Google's services contain easter eggs, such as the Swedish Chef's "Bork bork bork," Pig Latin, "Hacker" or leetspeak, Elmer Fudd, Pirate, and Klingon as language selections for its search engine. When searching for the word "anagram," meaning a rearrangement of letters from one word to form other valid words, Google's suggestion feature displays "Did you mean: nag a ram?" Since 2019, Google runs free online courses to help engineers learn how to plan and author technical documentation better.
On Fortune magazine's list of the best companies to work for, Google ranked first in 2007, 2008 and 2012, and fourth in 2009 and 2010. Google was also nominated in 2010 to be the world's most attractive employer to graduating students in the Universum Communications talent attraction index. Google's corporate philosophy includes principles such as "you can make money without doing evil," "you can be serious without a suit," and "work should be challenging and the challenge should be fun."
As of September 30, 2020, Alphabet Inc. had 132,121 employees, of which more than 100,000 worked for Google. Google's 2020 diversity report states that 32 percent of its workforce are women and 68 percent are men, with the ethnicity of its workforce being predominantly white (51.7%) and Asian (41.9%). Within tech roles, 23.6 percent were women; and 26.7 percent of leadership roles were held by women. In addition to its 100,000+ full-time employees, Google used about 121,000 temporary workers and contractors, as of March 2019.
Google's employees are hired based on a hierarchical system. Employees are split into six hierarchies based on experience and can range "from entry-level data center workers at level one to managers and experienced engineers at level six." As a motivation technique, Google uses a policy known as Innovation Time Off, where Google engineers are encouraged to spend 20% of their work time on projects that interest them. Some of Google's services, such as Gmail, Google News, Orkut, and AdSense originated from these independent endeavors. In a talk at Stanford University, Marissa Mayer, Google's vice-president of Search Products and User Experience until July 2012, showed that half of all new product launches in the second half of 2005 had originated from the Innovation Time Off.

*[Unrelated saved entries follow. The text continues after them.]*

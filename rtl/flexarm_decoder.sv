// flexarm_decoder - the FlexARM1 instruction decoder (ID stage).
//
// Turns one 32-bit ARM instruction into the pipeline's control word (ctrl_t).
// Supported classes:
//   data processing, operand 2 immediate, immediate-shifted or register-shifted
//   Rm (all sixteen opcodes, with or without S);
//   LDR/STR/LDRB/STRB with an immediate or shifted-register offset, added or
//   subtracted (U bit), pre-indexed without write-back;
//   B and BL (BL writes the return address to R14).
// Everything else - multiply, swap, halfword transfers, status-register
// access, post-indexed or write-back transfers, LDR into R15, load/store
// multiple, coprocessor and software-interrupt instructions - decodes with
// valid = 0 and behaves as a no-op. The instruction classes follow the
// FlexARM1 addressing-mode list; treating the rest as no-ops is this
// design's choice. A load/store computes its address in the ALU (ADD or SUB
// of the offset); a branch computes its target as R15 (PC + 8) plus the
// immediate unit's offset. Purely combinational.
module flexarm_decoder
  import flexarm_pkg::*;
(
  input  logic [31:0] instr,
  output ctrl_t       ctrl
);

  logic is_extra;   // multiply / swap / halfword space inside class 00
  logic is_psr;     // TST..CMN with S = 0: status-register access, BX

  always_comb begin
    ctrl = '0;
    ctrl.alu_op     = alu_op_e'(instr[24:21]);
    ctrl.shift_type = shift_e'(instr[6:5]);
    ctrl.shift_imm  = instr[11:7];
    ctrl.rn         = instr[19:16];
    ctrl.rm         = instr[3:0];
    ctrl.rd         = instr[15:12];
    is_extra = (instr[27:25] == 3'b000) && instr[7] && instr[4];
    is_psr   = (instr[24:23] == 2'b10) && !instr[20];

    unique case (instr[27:26])
      2'b00: if (!is_extra && !is_psr) begin
        ctrl.valid     = 1'b1;
        ctrl.set_flags = instr[20];
        ctrl.reg_write = (instr[24:23] != 2'b10);
        ctrl.use_rn    = !(instr[24:21] == OP_MOV || instr[24:21] == OP_MVN);
        if (instr[25]) begin
          ctrl.op2_imm = 1'b1;
          ctrl.imm_dp  = 1'b1;
        end else begin
          ctrl.use_rm = 1'b1;
          if (instr[4]) begin
            ctrl.shift_reg = 1'b1;
            ctrl.use_rc    = 1'b1;
            ctrl.rc        = instr[11:8];
          end
        end
      end
      2'b01: if (!(instr[25] && instr[4]) && instr[24] && !instr[21] &&
                 !(instr[20] && instr[15:12] == 4'd15)) begin
        ctrl.valid     = 1'b1;
        ctrl.alu_op    = instr[23] ? OP_ADD : OP_SUB;
        ctrl.use_rn    = 1'b1;
        ctrl.mem_byte  = instr[22];
        ctrl.mem_read  = instr[20];
        ctrl.mem_write = !instr[20];
        ctrl.reg_write = instr[20];
        if (!instr[20]) begin
          ctrl.use_rc = 1'b1;
          ctrl.rc     = instr[15:12];
        end
        if (!instr[25]) begin
          ctrl.op2_imm = 1'b1;
        end else begin
          ctrl.use_rm = 1'b1;
        end
      end
      2'b10: if (instr[25]) begin
        ctrl.valid     = 1'b1;
        ctrl.branch    = 1'b1;
        ctrl.link      = instr[24];
        ctrl.alu_op    = OP_ADD;
        ctrl.use_rn    = 1'b1;
        ctrl.rn        = 4'd15;
        ctrl.op2_imm   = 1'b1;
        ctrl.reg_write = instr[24];
        ctrl.rd        = 4'd14;
      end
      default: ;
    endcase
  end

endmodule
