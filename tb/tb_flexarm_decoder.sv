// tb_flexarm_decoder - directed decode of every supported instruction class
// and of unsupported encodings, which must come out as no-ops.
module tb_flexarm_decoder;
  import flexarm_pkg::*;
  import flexarm_tb_pkg::*;

  logic [31:0] instr;
  ctrl_t       c;
  int checks = 0, failures = 0;
  // MUL, MRS, post-indexed LDR, LDR with write-back, LDM, SWI, LDR pc, MCR
  logic [31:0] unsup [8] = '{32'hE000_0291, 32'hE10F_0000, 32'hE498_1004, 32'hE5B8_1004,
                             32'hE898_0003, 32'hEF00_0000, 32'hE598_F000, 32'hEE01_0F10};

  flexarm_decoder dut (.instr, .ctrl(c));

  task automatic chk(string what, logic got, logic exp);
    checks++;
    if (got !== exp) begin
      failures++;
      $display("FAIL %s instr=%h got %0d exp %0d", what, instr, got, exp);
    end
  endtask

  initial begin
    #100000;
    failures++;
    $display("TB_RESULT checks=%0d failures=%0d", checks, failures);
    $finish;
  end

  initial begin
    // ADDS r3, r1, #5
    instr = dp_imm(AL, 4'h4, 1, 4'd1, 4'd3, 4'd0, 8'd5); #1;
    chk("add valid", c.valid, 1); chk("add we", c.reg_write, 1); chk("add s", c.set_flags, 1);
    chk("add imm", c.op2_imm, 1); chk("add imm_dp", c.imm_dp, 1); chk("add rn", c.use_rn, 1);
    chk("add rd", c.rd == 4'd3, 1); chk("add op", c.alu_op == OP_ADD, 1); chk("add mem", c.mem_read | c.mem_write, 0);
    // SUB r4, r2, r5, ASR r6
    instr = dp_rsr(AL, 4'h2, 0, 4'd2, 4'd4, 4'd5, 2'd2, 4'd6); #1;
    chk("rsr valid", c.valid, 1); chk("rsr shreg", c.shift_reg, 1); chk("rsr rc", c.use_rc && c.rc == 4'd6, 1);
    chk("rsr rm", c.use_rm && c.rm == 4'd5, 1); chk("rsr type", c.shift_type == SH_ASR, 1); chk("rsr s", c.set_flags, 0);
    // MOV r1, r2, LSL #7
    instr = dp_rsi(AL, 4'hD, 0, 4'd0, 4'd1, 4'd2, 2'd0, 5'd7); #1;
    chk("mov rn", c.use_rn, 0); chk("mov shimm", c.shift_imm == 5'd7, 1); chk("mov shreg", c.shift_reg, 0);
    chk("mov op2imm", c.op2_imm, 0);
    // CMP r1, #0 : no register write
    instr = dp_imm(AL, 4'hA, 1, 4'd1, 4'd0, 4'd0, 8'd0); #1;
    chk("cmp valid", c.valid, 1); chk("cmp we", c.reg_write, 0); chk("cmp s", c.set_flags, 1);
    // LDR r2, [r8, #-12]
    instr = ls_imm(AL, 1, 0, 0, 4'd8, 4'd2, 12'd12); #1;
    chk("ldr valid", c.valid, 1); chk("ldr rd", c.mem_read && c.reg_write && c.rd == 4'd2, 1);
    chk("ldr sub", c.alu_op == OP_SUB, 1); chk("ldr imm", c.op2_imm && !c.imm_dp, 1); chk("ldr s", c.set_flags, 0);
    // STRB r3, [r8, r9, LSL #2]
    instr = ls_reg(AL, 0, 1, 1, 4'd8, 4'd3, 4'd9, 2'd0, 5'd2); #1;
    chk("strb valid", c.valid, 1); chk("strb wr", c.mem_write && !c.reg_write && c.mem_byte, 1);
    chk("strb data", c.use_rc && c.rc == 4'd3, 1); chk("strb rm", c.use_rm && !c.op2_imm, 1);
    chk("strb add", c.alu_op == OP_ADD, 1);
    // BL
    instr = br(AL, 1, 10); #1;
    chk("bl valid", c.valid && c.branch && c.link, 1); chk("bl lr", c.reg_write && c.rd == 4'd14, 1);
    chk("bl pc", c.use_rn && c.rn == 4'd15, 1);
    // B
    instr = br(4'h1, 0, -3); #1;
    chk("b", c.branch && !c.link && !c.reg_write, 1);
    // unsupported: MUL, MRS, post-indexed LDR, LDR with write-back, LDM, SWI, LDR pc
    for (int i = 0; i < 8; i++) begin
      instr = unsup[i]; #1;
      chk("unsupported", c.valid | c.reg_write | c.mem_write | c.mem_read | c.branch | c.set_flags, 0);
    end
    $display("TB_RESULT checks=%0d failures=%0d", checks, failures);
    $finish;
  end
endmodule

In 2005, articles in The New York Times and other sources began suggesting that Google had lost its anti-corporate, no evil philosophy. In an effort to maintain the company's unique culture, Google designated a Chief Culture Officer whose purpose was to develop and maintain the culture and work on ways to keep true to the core values that the company was founded on. Google has also faced allegations of sexism and ageism from former employees. In 2013, a class action against several Silicon Valley companies, including Google, was filed for alleged "no cold call" agreements which restrained the recruitment of high-tech employees. In a lawsuit filed January 8, 2018, multiple employees and job applicants alleged Google discriminated against a class defined by their "conservative political views male gender and/or Caucasian or Asian race".
On January 25, 2020, the formation of an international workers union of Google employees, Alpha Global, was announced. The coalition is made up of "13 different unions representing workers in 10 countries, including the United States, United Kingdom, and Switzerland." The group is affiliated with UNI Global Union, which represents nearly 20 million international workers from various unions and federations. The formation of the union is in response to persistent allegations of mistreatment of Google employees and a toxic workplace culture. Google had previously been accused of surveilling and firing employees who were suspected of organizing a workers union. In 2021 court documents revealed that between 2018 and 2020 Google ran an anti-union campaign called Project Vivian to "convince them (employees) that unions suck".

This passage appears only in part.